__Instructions for the task__
Would you output the entries below only from the line containing "the frame buffer." through the line containing "a counter that", exactly as they stand and with both ends included?

═══ Data shown

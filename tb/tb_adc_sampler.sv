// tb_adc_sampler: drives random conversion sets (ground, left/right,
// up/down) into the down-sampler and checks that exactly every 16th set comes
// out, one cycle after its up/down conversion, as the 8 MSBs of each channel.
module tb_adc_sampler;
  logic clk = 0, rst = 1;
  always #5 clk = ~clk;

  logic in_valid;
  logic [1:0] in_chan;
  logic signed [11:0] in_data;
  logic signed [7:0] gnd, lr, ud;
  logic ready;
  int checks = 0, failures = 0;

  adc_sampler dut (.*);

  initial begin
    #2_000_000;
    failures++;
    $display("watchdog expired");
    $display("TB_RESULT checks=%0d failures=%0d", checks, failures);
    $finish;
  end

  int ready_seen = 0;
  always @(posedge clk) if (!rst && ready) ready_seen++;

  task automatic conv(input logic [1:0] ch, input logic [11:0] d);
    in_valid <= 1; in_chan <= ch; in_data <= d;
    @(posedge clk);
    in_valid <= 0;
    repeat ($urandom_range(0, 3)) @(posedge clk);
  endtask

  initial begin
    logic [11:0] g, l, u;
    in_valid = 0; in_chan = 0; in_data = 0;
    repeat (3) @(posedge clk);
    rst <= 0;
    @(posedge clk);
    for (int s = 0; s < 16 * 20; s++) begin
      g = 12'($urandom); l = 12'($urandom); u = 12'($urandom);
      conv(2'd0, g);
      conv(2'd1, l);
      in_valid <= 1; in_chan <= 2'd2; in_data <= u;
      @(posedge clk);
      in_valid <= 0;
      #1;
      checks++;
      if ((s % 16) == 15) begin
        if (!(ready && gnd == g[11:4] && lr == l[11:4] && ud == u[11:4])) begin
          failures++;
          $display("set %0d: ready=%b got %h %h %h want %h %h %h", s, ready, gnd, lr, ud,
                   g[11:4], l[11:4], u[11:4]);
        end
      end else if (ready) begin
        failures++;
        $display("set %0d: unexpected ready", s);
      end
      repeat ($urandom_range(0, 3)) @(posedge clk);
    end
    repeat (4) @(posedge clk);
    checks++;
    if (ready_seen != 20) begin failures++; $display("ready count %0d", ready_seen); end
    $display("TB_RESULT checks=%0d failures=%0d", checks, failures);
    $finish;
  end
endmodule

══════
═══ Data shown

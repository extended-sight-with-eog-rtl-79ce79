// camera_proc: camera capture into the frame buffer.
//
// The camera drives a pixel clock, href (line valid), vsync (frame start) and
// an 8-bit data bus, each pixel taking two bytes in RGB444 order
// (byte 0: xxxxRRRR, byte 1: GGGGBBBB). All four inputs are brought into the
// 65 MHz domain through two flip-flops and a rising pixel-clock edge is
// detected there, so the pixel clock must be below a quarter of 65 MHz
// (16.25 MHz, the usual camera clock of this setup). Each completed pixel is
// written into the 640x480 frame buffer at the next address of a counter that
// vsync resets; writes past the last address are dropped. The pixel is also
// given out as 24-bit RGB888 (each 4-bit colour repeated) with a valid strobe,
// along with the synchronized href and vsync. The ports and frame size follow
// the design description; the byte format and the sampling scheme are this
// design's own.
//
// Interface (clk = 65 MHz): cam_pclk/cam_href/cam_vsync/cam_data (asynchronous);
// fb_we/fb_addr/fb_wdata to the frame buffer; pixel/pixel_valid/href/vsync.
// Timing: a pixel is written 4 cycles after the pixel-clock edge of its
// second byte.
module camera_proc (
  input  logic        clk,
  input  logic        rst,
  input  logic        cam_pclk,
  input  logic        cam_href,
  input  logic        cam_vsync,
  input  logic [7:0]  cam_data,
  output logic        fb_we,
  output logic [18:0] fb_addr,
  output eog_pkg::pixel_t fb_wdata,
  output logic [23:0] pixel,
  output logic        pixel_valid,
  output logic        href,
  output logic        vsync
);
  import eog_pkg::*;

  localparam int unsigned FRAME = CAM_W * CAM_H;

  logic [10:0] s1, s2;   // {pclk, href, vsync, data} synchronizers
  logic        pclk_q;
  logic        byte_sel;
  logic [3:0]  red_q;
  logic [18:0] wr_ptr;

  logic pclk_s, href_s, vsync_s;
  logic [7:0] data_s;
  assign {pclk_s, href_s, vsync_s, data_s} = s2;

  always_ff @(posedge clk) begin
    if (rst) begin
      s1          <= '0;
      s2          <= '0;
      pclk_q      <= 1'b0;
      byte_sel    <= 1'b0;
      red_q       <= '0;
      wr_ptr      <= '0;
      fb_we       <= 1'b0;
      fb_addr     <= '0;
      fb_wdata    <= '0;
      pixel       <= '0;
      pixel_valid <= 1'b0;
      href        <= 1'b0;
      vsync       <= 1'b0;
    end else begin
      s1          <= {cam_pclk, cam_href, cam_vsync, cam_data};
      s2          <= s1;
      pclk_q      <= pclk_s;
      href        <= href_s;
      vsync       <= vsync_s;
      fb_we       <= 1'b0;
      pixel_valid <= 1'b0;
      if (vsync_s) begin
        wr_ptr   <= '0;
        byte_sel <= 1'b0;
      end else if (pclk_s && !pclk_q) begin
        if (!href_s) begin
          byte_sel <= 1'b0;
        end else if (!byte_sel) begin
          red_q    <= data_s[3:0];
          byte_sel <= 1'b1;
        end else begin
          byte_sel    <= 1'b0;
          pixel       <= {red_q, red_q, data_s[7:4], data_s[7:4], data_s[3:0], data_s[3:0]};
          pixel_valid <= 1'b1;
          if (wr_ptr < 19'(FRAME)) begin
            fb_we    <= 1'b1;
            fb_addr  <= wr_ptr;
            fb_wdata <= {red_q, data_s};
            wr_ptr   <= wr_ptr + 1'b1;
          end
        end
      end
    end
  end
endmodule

══════

__Result for this exercise__
// camera_proc: camera capture into the frame buffer.
//
// The camera drives a pixel clock, href (line valid), vsync (frame start) and
// an 8-bit data bus, each pixel taking two bytes in RGB444 order
// (byte 0: xxxxRRRR, byte 1: GGGGBBBB). All four inputs are brought into the
// 65 MHz domain through two flip-flops and a rising pixel-clock edge is
// detected there, so the pixel clock must be below a quarter of 65 MHz
// (16.25 MHz, the usual camera clock of this setup). Each completed pixel is
// written into the 640x480 frame buffer at the next address of a counter that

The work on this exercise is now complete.